-- PROBLEM STATEMENT --
Look through the material below and show every line with the word "ticks".

Start of SOURCE MATERIAL

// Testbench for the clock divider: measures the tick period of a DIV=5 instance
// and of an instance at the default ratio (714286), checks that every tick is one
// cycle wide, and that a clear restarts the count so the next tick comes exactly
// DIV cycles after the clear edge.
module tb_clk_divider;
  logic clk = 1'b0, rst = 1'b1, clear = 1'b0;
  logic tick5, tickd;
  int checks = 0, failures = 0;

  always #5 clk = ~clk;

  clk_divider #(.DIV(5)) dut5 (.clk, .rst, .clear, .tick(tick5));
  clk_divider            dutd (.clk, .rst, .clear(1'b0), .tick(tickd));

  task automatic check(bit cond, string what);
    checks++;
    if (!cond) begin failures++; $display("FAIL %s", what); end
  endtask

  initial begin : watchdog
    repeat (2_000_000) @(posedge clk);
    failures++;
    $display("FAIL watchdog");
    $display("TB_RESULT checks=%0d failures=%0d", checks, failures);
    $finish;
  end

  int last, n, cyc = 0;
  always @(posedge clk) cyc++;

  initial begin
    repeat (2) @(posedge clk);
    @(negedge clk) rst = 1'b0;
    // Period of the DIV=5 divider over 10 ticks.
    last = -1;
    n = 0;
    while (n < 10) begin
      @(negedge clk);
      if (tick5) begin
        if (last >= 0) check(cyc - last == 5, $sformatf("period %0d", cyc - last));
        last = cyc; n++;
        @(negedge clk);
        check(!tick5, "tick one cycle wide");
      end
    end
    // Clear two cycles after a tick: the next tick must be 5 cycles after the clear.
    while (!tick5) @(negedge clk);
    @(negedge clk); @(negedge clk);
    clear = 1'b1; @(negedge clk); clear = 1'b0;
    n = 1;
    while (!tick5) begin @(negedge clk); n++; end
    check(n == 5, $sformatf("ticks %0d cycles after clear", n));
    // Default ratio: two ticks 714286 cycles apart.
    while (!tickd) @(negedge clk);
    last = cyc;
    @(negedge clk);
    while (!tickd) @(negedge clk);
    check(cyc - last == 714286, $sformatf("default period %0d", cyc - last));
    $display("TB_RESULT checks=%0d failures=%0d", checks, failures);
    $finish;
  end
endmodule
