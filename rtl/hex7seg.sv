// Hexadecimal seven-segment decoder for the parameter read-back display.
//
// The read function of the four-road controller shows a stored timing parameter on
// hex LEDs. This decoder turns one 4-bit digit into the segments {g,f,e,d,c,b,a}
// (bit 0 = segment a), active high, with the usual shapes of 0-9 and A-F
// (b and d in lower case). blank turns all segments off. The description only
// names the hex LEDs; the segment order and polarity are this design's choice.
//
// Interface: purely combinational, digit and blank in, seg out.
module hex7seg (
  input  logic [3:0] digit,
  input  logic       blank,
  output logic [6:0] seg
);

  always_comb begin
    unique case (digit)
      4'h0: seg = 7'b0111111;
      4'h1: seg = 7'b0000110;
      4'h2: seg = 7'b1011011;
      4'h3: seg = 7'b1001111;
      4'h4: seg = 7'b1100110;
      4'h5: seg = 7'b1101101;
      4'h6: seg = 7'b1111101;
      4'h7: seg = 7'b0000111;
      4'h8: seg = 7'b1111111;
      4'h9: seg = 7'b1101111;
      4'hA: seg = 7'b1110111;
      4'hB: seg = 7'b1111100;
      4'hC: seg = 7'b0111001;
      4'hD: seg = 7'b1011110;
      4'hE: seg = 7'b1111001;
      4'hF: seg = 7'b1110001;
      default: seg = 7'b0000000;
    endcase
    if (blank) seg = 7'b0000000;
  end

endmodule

End of SOURCE MATERIAL
Start of SOURCE MATERIAL

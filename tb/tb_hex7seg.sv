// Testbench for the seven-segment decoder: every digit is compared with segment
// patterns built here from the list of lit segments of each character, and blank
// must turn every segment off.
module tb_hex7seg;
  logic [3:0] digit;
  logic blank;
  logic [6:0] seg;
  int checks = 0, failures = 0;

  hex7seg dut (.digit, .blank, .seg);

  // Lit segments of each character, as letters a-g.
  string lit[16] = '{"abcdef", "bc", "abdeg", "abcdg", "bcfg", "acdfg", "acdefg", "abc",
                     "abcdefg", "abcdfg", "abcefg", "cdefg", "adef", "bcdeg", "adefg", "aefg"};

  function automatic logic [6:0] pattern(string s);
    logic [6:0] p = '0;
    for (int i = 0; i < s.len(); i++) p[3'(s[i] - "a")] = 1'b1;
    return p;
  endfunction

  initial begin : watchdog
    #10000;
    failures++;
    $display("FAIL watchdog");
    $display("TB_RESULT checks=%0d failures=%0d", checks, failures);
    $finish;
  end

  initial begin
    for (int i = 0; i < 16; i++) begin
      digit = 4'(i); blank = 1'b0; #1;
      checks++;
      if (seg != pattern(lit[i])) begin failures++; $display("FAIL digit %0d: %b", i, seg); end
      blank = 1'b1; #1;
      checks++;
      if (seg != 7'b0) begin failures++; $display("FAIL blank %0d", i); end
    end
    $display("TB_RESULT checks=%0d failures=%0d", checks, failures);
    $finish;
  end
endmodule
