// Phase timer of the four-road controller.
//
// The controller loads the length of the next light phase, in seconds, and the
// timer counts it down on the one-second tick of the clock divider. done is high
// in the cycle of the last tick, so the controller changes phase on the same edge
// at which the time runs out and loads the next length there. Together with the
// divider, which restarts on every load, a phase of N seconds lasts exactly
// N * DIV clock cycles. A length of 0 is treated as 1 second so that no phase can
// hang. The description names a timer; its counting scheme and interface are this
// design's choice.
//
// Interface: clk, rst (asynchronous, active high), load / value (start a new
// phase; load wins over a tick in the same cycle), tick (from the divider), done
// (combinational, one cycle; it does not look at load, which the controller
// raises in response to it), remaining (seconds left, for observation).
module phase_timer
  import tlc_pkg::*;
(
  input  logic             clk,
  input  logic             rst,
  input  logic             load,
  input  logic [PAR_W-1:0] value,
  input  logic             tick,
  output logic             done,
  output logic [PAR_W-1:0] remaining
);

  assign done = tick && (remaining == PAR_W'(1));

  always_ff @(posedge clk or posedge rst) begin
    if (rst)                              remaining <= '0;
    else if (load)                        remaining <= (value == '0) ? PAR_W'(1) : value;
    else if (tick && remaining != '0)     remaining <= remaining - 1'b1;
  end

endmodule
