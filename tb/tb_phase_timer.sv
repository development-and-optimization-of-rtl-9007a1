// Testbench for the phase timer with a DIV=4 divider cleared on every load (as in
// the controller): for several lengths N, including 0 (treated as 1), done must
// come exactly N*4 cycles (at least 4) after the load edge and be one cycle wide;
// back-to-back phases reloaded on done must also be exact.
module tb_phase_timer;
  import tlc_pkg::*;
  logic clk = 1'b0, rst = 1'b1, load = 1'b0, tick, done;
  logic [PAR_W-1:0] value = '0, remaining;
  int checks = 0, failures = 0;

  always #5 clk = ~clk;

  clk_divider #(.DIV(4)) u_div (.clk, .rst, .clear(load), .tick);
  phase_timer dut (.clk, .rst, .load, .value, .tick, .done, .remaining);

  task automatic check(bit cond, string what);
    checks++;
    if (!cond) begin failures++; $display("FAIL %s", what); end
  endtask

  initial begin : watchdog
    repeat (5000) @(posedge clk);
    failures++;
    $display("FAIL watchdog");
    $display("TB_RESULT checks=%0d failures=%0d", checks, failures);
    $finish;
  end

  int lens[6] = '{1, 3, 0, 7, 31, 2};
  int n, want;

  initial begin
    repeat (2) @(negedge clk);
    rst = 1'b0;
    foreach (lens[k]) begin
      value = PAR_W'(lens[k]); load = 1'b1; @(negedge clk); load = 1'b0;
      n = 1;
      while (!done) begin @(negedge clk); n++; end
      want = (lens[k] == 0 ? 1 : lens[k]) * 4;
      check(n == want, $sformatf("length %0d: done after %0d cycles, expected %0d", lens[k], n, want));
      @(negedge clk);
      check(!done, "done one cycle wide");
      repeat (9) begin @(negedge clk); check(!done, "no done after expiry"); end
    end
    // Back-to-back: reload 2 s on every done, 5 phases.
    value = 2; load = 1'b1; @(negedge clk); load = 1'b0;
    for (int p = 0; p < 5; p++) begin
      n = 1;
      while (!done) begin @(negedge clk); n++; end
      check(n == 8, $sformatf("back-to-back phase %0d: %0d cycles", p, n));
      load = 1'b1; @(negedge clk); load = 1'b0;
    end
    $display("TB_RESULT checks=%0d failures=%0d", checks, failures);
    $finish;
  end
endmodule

End of SOURCE MATERIAL

-- RESULT FOR THIS TASK --
    // Period of the DIV=5 divider over 10 ticks.
    check(n == 5, $sformatf("ticks %0d cycles after clear", n));
    // Default ratio: two ticks 714286 cycles apart.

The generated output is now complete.